Therapeutic area - Oncology

Initial approval criteria

  • Patient has an FDA-approved indication


  • Patient must be ≥ 18 years of age AND
  • Patient has a diagnosis of:
    • locally advanced cutaneous squamous cell carcinoma and is not a candidate for curative surgery or radiation therapy OR
    • cutaneous squamous cell carcinoma with nodal or distant metastatic disease AND
  • Patient has not received previous therapy with any of the following:
    • A programmed death (PD-1/PD-L1)-directed therapy (e.g., avelumab, pembrolizumab, atezolizumab, durvalumab, nivolumab, etc.) unless otherwise specified OR
    • A cytotoxic T-lymphocyte antigen 4 (CTLA-4) targeting agent (e.g., ipilimumab, etc.) within the previous 4 weeks prior to therapy OR
    • A BRAF-inhibitor (e.g., vemurafenib, dabrafenib, encorafenib, etc.) OR
    • A small-molecule inhibitor (phosphtidylinositol-3 kinase inhibitor [PI3-K]) therapy (e.g., idelalisib, duvelisib, etc.)
  • Initial approval is for 6 months

Renewal criteria

  • Patient continues to meet the criteria identified above AND
  • Absence of unacceptable toxicity from the drug.
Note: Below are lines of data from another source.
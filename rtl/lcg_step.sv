// lcg_step: one combinational step of the linear congruential generator,
// y = (A * x + C) mod 2^W, built from column summators only.
//
// How it works: because A and C have few set bits, A * x + C is a sum of a
// few shifted copies of x plus a constant. For each result bit i the module
// collects every one-bit term of that column: x[i-j] for each set bit A[j]
// (j <= i), a constant 1 where C[i] = 1, the carry Pw of column i-1 and the
// carry Rw of column i-2. It feeds them to the summator of matching size
// (sum2 .. sum6); the summator's Yw is y[i]. Carries out of bit W-1 are
// dropped, which is the mod 2^W; those carry signals of the top columns are
// left unread, which lint reports as unused. A column with a single term passes it
// through. The default A = 2^27 + 2^21 + 1 and C = 2^14 + 2^11 + 1 need
// columns of two to five terms. Parameters whose columns would need more
// than six terms are rejected at elaboration.
//
// Interface: x in, y out, W bits each. No clock: y settles a gate delay
// chain after x changes (the carry ripples through the column summators).
//
// The summator cells and the choice of A, C, W follow the source design;
// the generic column-building rule (which carry goes where) and the
// elaboration-time check are this design's own.
module lcg_step
  import lcg_pkg::*;
#(
  parameter int unsigned     W = WORD_W,
  parameter logic [W-1:0]    A = W'(MULT_A),
  parameter logic [W-1:0]    C = W'(INCR_C)
) (
  input  logic [W-1:0] x,
  output logic [W-1:0] y
);

  if (W > MAX_W) begin : g_bad_width
    $error("lcg_step: W=%0d exceeds %0d", W, MAX_W);
  end

  for (genvar i = 0; i < W; i++) begin : g_col
    localparam int NI   = col_inputs(i, MAX_W'(A), MAX_W'(C));
    localparam int NP   = (i >= 1) ? col_inputs(i - 1, MAX_W'(A), MAX_W'(C)) : 0;
    localparam int NR   = (i >= 2) ? col_inputs(i - 2, MAX_W'(A), MAX_W'(C)) : 0;
    localparam bit HAS_P = (NP >= 2);  // column i-1 sends a Pw carry here
    localparam bit HAS_R = (NR >= 4);  // column i-2 sends an Rw carry here

    localparam int TW = (NI > 0) ? NI : 1;
    logic [TW-1:0]        terms;
    logic                 p_in, r_in;
    logic                 p, r;   // carries leaving this column

    if (HAS_P) begin : g_p
      assign p_in = g_col[i-1].p;
    end else begin : g_no_p
      assign p_in = 1'b0;
    end
    if (HAS_R) begin : g_r
      assign r_in = g_col[i-2].r;
    end else begin : g_no_r
      assign r_in = 1'b0;
    end

    // Pack the column's terms into the low NI bits of 'terms'.
    always_comb begin
      int k;
      terms = '0;
      k     = 0;
      for (int j = 0; j <= i; j++) begin
        if (A[j]) begin
          terms[k] = x[i-j];
          k++;
        end
      end
      if (C[i]) begin
        terms[k] = 1'b1;
        k++;
      end
      if (HAS_P) begin
        terms[k] = p_in;
        k++;
      end
      if (HAS_R) begin
        terms[k] = r_in;
      end
    end

    if (NI == 0) begin : g_n0
      assign y[i] = 1'b0;
      assign p    = 1'b0;
      assign r    = 1'b0;
    end else if (NI == 1) begin : g_n1
      assign y[i] = terms[0];
      assign p    = 1'b0;
      assign r    = 1'b0;
    end else if (NI == 2) begin : g_n2
      sum2 u_sum (.a(terms[0]), .b(terms[1]), .y(y[i]), .p(p));
      assign r = 1'b0;
    end else if (NI == 3) begin : g_n3
      sum3 u_sum (.a(terms[0]), .b(terms[1]), .c(terms[2]), .y(y[i]), .p(p));
      assign r = 1'b0;
    end else if (NI == 4) begin : g_n4
      sum4 u_sum (.a(terms[0]), .b(terms[1]), .c(terms[2]), .d(terms[3]),
                  .y(y[i]), .p(p), .r(r));
    end else if (NI == 5) begin : g_n5
      sum5 u_sum (.a(terms[0]), .b(terms[1]), .c(terms[2]), .d(terms[3]),
                  .e(terms[4]), .y(y[i]), .p(p), .r(r));
    end else if (NI == 6) begin : g_n6
      sum6 u_sum (.a(terms[0]), .b(terms[1]), .c(terms[2]), .d(terms[3]),
                  .e(terms[4]), .f(terms[5]), .y(y[i]), .p(p), .r(r));
    end else begin : g_too_many
      $error("lcg_step: column %0d needs %0d terms, more than %0d", i, NI, MAX_TERMS);
    end
  end

endmodule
Examples of unacceptable toxicity include the following: severe infusion reactions, severe immune-mediated adverse reactions such as pneumonitis, colitis, hepatitis, endocrinopathies, nephritis/renal dysfunction, rash, encephalitis, etc. AND
  • Tumor response with stabilization of disease or decrease in size of tumor or tumor spread has been demonstrated
  • Renewal approval is for 6 months

Quantity limits

  • 1 vial (350 mg) per 21 days

Billing for Libtayo

Libtayo must be billed as a medical claim.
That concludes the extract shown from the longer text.